When you map that back onto Vanar and VANRY, a clearer onboarding concept appears: keep the first session “gasless” from the player’s perspective, while the game (or publisher) handles VANRY behind the scenes as needed to move state on-chain. Then, as a player’s attachment to the game deepens, introduce VANRY as the optional bridge to ownership: the token that pays for withdrawals, marketplace actions, or higher-trust permissions. Done well, the token stops feeling like a toll and starts feeling like a key you only need when you decide to open certain doors.
Staking and network security can even become part of that longer-term relationship, but only if it’s framed carefully. Vanar documents a delegated staking approach where users delegate VANRY to validators, and it also describes a model where validators are selected by the foundation while the community stakes to them. That’s not “onboarding” in the first-hour sense, but it is part of the credibility loop for players who do care about permanence: if items and balances are meant to matter, the network that records them needs a security story that’s understandable without a glossary.

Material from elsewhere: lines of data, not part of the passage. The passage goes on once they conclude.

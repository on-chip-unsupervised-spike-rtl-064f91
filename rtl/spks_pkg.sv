// Shared constants and types of the spike-sorting accelerator.
//
// The accelerator sorts spikes by two 6-bit features, the peak voltage and the
// hyperpolarisation voltage. Both features share one 64-bin histogram, up to 7
// boundaries split each feature axis into 8 regions, so a spike lands on a grid
// cell named by two 3-bit region indexes. Up to 8 grid cells are remembered as
// clusters in a small CAM. The sizes here are the ones the original design
// gives; the command-bit positions follow its bus interface, and the state
// encodings are this implementation's own.
package spks_pkg;

  localparam int unsigned FEAT_W  = 6;              // bits per feature
  localparam int unsigned DEPTH   = 1 << FEAT_W;    // histogram bins
  localparam int unsigned CNT_W   = 16;             // histogram word width
  localparam int unsigned NB      = 7;              // boundaries per axis
  localparam int unsigned IDX_W   = 3;              // region index width
  localparam int unsigned NC      = 8;              // cluster CAM entries
  localparam int unsigned LAP_OFFSET = 8;           // Laplacian threshold offset

  // Bit positions of the command word carried in the bus write address.
  localparam int unsigned CMD_CLEAR   = 0;
  localparam int unsigned CMD_LAPLACE = 1;
  localparam int unsigned CMD_UPDATE  = 2;
  localparam int unsigned CMD_LEAK    = 3;
  localparam int unsigned CMD_KER     = 4;
  localparam int unsigned ADDR_SEL    = 5;          // read-data debug select

  // Grid cell of a spike: region index on the peak and hyperpolarisation axes.
  typedef struct packed {
    logic [IDX_W-1:0] p;
    logic [IDX_W-1:0] h;
  } grid_t;

  // Usefulness of one cluster CAM entry.
  typedef enum logic [1:0] {
    U_FREE    = 2'd0,
    U_OUTLIER = 2'd1,
    U_WEAK    = 2'd2,
    U_STRONG  = 2'd3
  } use_t;

  // One-cycle command strobes derived from a bus write.
  typedef struct packed {
    logic ker;
    logic leak;
    logic update;
    logic laplace;
    logic clear;
  } cmd_t;

endpackage
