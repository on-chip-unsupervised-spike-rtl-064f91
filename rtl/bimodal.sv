// Usefulness state machine of one cluster, next-state logic.
//
// Four states: Free, Outlier, Weak, Strong. On an update cycle a hit moves the
// cluster one state up (Strong stays Strong) and a leak moves it one state down
// (Free stays Free); a miss keeps the state. Leak wins over hit. Outside update
// cycles the state is kept. A free entry becomes an Outlier when it is
// allocated to a new grid cell, which the CAM entry handles. The states and
// transitions follow the original design's state diagram; the leak-over-hit
// priority is this implementation's choice. Combinational.
module bimodal
  import spks_pkg::*;
(
  input  use_t cur,
  input  logic update,
  input  logic hit,
  input  logic leak,
  output use_t nxt
);

  always_comb begin
    nxt = cur;
    if (update) begin
      if (leak) begin
        if (cur != U_FREE) nxt = use_t'(cur - 2'd1);
      end else if (hit) begin
        if (cur != U_STRONG) nxt = use_t'(cur + 2'd1);
      end
    end
  end

endmodule
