// Self-checking testbench of bimodal: every state and input combination
// against the state diagram (hit moves up, leak moves down, miss holds).
module tb_bimodal;
  import spks_pkg::*;
  use_t cur, nxt;
  logic update, hit, leak;
  int checks = 0, failures = 0;

  bimodal dut (.cur, .update, .hit, .leak, .nxt);

  initial begin #100000; failures++;
    $display("TB_RESULT checks=%0d failures=%0d", checks, failures); $finish; end

  initial begin
    // expected next state, indexed [cur][update][hit][leak]
    int e;
    for (int s = 0; s < 4; s++)
      for (int u = 0; u < 2; u++)
        for (int h = 0; h < 2; h++)
          for (int l = 0; l < 2; l++) begin
            cur = use_t'(s); update = u[0]; hit = h[0]; leak = l[0]; #1;
            if (!u)      e = s;
            else if (l)  e = (s == 0) ? 0 : s - 1;
            else if (h)  e = (s == 3) ? 3 : s + 1;
            else         e = s;
            checks++;
            if (nxt !== use_t'(e)) begin
              failures++; $display("FAIL s=%0d u=%0d h=%0d l=%0d -> %0d exp %0d", s, u, h, l, nxt, e);
            end
          end
    $display("TB_RESULT checks=%0d failures=%0d", checks, failures);
    $finish;
  end
endmodule
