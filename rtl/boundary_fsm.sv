// Boundary finder (the secondary Laplace FSM).
//
// During the Laplace traversal it receives, one bin per cycle in increasing bin
// order, the bin's informative bit, its count and its address (sample_valid
// high). It walks through the regions of the distribution:
//   FT  - before the first informative region,
//   PK  - inside an informative region (a mode),
//   TR  - in a gap between modes, tracking the bin with the lowest count.
// When a gap ends at the start of the next informative region, the address of
// the gap's lowest bin (the first one on a tie) is emitted as a boundary with
// push_seg high for one cycle, one cycle after that bin's sample. A gap that
// runs to the last bin is not a boundary. start resets the walk; after the last
// sample it returns to STANDBY. The states and the lowest-point rule follow the original
// design; merging its crossing state into the PK transition, and
// the tie rule, are this implementation's choices.
module boundary_fsm #(
  parameter int unsigned CNT_W = spks_pkg::CNT_W,
  parameter int unsigned AW    = spks_pkg::FEAT_W
) (
  input  logic             clk,
  input  logic             reset,
  input  logic             start,
  input  logic             sample_valid,
  input  logic             sample_last,
  input  logic             in_is,
  input  logic [CNT_W-1:0] count,
  input  logic [AW-1:0]    loc,
  output logic             push_seg,
  output logic [AW-1:0]    bound,
  output logic             busy
);

  typedef enum logic [1:0] {STANDBY, FT, PK, TR} lp_state_t;

  lp_state_t        state, state_n;
  logic [CNT_W-1:0] min_cnt, min_cnt_n;
  logic [AW-1:0]    min_loc, min_loc_n;
  logic             push_n;

  always_comb begin
    state_n   = state;
    min_cnt_n = min_cnt;
    min_loc_n = min_loc;
    push_n    = 1'b0;
    if (start) begin
      state_n = FT;
    end else if (sample_valid && state != STANDBY) begin
      unique case (state)
        FT: if (in_is) state_n = PK;
        PK: if (!in_is) begin
              state_n   = TR;
              min_cnt_n = count;
              min_loc_n = loc;
            end
        TR: if (in_is) begin
              state_n = PK;
              push_n  = 1'b1;
            end else if (count < min_cnt) begin
              min_cnt_n = count;
              min_loc_n = loc;
            end
        default: state_n = STANDBY;
      endcase
      if (sample_last) state_n = STANDBY;
    end
  end

  always_ff @(posedge clk) begin
    if (reset) begin
      state    <= STANDBY;
      min_cnt  <= '1;
      min_loc  <= '0;
      push_seg <= 1'b0;
      bound    <= '0;
    end else begin
      state    <= state_n;
      min_cnt  <= min_cnt_n;
      min_loc  <= min_loc_n;
      push_seg <= push_n;
      if (push_n) bound <= min_loc;
    end
  end

  assign busy = (state != STANDBY);

endmodule
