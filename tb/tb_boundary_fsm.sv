// Self-checking testbench of boundary_fsm: random informative patterns and
// counts, one sample per cycle (with random idle cycles), compared with the
// reference gap/minimum search.
module tb_boundary_fsm;
  import tb_ref_pkg::*;
  logic clk = 0, reset = 1, start = 0, sv = 0, last = 0, in_is = 0;
  logic [15:0] count = '0;
  logic [5:0] loc = '0, bound;
  logic push_seg, busy;
  int got[$], exp_q[$];
  int checks = 0, failures = 0;

  boundary_fsm dut (.clk, .reset, .start, .sample_valid(sv), .sample_last(last), .in_is,
                    .count, .loc, .push_seg, .bound, .busy);

  always #5 clk = ~clk;
  initial begin repeat (200000) @(posedge clk); failures++;
    $display("TB_RESULT checks=%0d failures=%0d", checks, failures); $finish; end

  always @(posedge clk) if (push_seg) got.push_back(int'(bound));

  initial begin
    automatic int unsigned h[] = new[64];
    automatic bit inf[] = new[64];
    @(negedge clk); @(negedge clk); reset = 0;
    for (int r = 0; r < 300; r++) begin
      automatic bit cur = $urandom_range(0, 1);
      for (int i = 0; i < 64; i++) begin
        if ($urandom_range(0, 99) < 15) cur = ~cur;
        inf[i] = (r == 0) ? 1'b0 : cur;
        h[i] = (r % 3 == 0) ? $urandom_range(0, 3) : $urandom_range(0, 65535);
      end
      got = {};
      @(negedge clk); start = 1; @(negedge clk); start = 0;
      checks++; if (!busy) begin failures++; $display("FAIL busy after start"); end
      for (int i = 0; i < 64; i++) begin
        if ($urandom_range(0, 3) == 0) begin @(negedge clk); sv = 0; end
        @(negedge clk); sv = 1; in_is = inf[i]; count = 16'(h[i]); loc = 6'(i); last = (i == 63);
      end
      @(negedge clk); sv = 0; last = 0;
      @(negedge clk);
      checks++; if (busy) begin failures++; $display("FAIL busy after last"); end
      find_bounds(h, inf, exp_q);
      checks++;
      if (got != exp_q) begin
        failures++; $display("FAIL run %0d: got %p exp %p", r, got, exp_q);
      end
    end
    $display("TB_RESULT checks=%0d failures=%0d", checks, failures);
    $finish;
  end
endmodule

None of this magically fixes the hardest problems. Gas sponsorship can attract bots. Embedded wallets can turn account recovery into a support nightmare if you don’t design it with care. And hiding blockchain too well can backfire if players later realize they never understood what they owned or what risks they took. The standard for a Web2-to-Web3 bridge isn’t “fast and cheap” anymore; it’s whether the system makes calm, safe choices easy by default. Vanar’s relevance here is that it’s trying to be the kind of EVM environment games can plug into without reinventing everything, and VANRY’s relevance is that it’s the economic lever you can introduce gradually, at the exact moment a player is ready for ownership to mean something.